== INPUT MATERIAL

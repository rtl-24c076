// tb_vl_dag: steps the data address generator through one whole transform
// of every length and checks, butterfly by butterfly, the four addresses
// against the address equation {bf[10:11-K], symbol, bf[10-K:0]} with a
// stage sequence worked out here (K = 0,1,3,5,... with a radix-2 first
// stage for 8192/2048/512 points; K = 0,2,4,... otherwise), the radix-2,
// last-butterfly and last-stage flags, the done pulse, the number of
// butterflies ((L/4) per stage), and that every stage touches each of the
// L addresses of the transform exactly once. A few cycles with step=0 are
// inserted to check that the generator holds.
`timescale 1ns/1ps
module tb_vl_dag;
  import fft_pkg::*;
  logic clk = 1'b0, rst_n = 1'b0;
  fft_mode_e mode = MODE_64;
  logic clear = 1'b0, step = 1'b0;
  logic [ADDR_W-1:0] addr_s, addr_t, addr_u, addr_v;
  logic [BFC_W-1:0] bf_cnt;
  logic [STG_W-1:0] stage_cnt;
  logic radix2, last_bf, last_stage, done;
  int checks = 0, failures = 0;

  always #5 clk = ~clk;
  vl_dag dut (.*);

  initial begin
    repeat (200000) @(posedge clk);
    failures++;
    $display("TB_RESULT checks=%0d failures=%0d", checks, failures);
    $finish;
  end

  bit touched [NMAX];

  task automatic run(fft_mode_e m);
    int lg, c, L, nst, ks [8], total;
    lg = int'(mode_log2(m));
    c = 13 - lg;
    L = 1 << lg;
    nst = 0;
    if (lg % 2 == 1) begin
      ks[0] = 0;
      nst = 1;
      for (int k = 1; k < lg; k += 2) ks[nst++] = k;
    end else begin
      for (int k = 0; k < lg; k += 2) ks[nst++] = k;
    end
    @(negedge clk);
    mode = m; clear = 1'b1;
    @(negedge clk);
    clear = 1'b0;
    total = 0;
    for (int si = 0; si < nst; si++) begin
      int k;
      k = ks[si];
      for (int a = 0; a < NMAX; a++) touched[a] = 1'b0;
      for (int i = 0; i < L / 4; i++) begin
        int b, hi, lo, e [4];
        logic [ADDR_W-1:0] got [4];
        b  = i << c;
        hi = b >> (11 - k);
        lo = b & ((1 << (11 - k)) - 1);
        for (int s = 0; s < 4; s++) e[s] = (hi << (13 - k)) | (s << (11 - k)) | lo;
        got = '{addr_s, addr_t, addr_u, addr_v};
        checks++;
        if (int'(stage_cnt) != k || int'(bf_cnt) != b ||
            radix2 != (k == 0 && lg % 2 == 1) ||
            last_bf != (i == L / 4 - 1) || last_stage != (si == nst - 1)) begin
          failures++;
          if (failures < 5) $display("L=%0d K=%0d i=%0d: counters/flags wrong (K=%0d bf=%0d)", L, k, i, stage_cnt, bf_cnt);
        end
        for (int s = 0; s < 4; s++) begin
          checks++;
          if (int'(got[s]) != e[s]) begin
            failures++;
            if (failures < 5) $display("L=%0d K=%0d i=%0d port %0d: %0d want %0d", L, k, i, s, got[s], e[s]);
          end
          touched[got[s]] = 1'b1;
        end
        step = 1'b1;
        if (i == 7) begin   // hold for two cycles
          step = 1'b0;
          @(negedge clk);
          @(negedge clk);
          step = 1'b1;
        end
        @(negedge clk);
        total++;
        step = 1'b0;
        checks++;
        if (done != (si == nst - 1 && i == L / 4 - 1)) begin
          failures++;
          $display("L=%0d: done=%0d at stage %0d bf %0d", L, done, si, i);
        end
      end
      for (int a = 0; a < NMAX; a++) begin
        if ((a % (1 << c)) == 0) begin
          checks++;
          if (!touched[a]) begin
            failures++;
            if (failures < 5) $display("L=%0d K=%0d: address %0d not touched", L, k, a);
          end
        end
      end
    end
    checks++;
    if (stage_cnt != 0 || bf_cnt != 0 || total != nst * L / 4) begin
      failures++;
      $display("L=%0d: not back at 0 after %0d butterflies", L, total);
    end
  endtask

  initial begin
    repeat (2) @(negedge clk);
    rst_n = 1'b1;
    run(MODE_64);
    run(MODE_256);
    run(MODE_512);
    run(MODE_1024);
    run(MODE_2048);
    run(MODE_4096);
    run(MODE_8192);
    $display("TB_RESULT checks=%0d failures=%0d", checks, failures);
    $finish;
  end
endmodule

====

* **WHAT THE EXERCISE ASKS**
When the line with "against the address" is reached in the data above, begin copying, and stop after the line with "fft_mode_e mode = MODE_64;"; copy each line exactly, both ends included.

* **SOLUTION**
// against the address equation {bf[10:11-K], symbol, bf[10-K:0]} with a
// stage sequence worked out here (K = 0,1,3,5,... with a radix-2 first
// stage for 8192/2048/512 points; K = 0,2,4,... otherwise), the radix-2,
// last-butterfly and last-stage flags, the done pulse, the number of
// butterflies ((L/4) per stage), and that every stage touches each of the
// L addresses of the transform exactly once. A few cycles with step=0 are
// inserted to check that the generator holds.
`timescale 1ns/1ps
module tb_vl_dag;
  import fft_pkg::*;
  logic clk = 1'b0, rst_n = 1'b0;
  fft_mode_e mode = MODE_64;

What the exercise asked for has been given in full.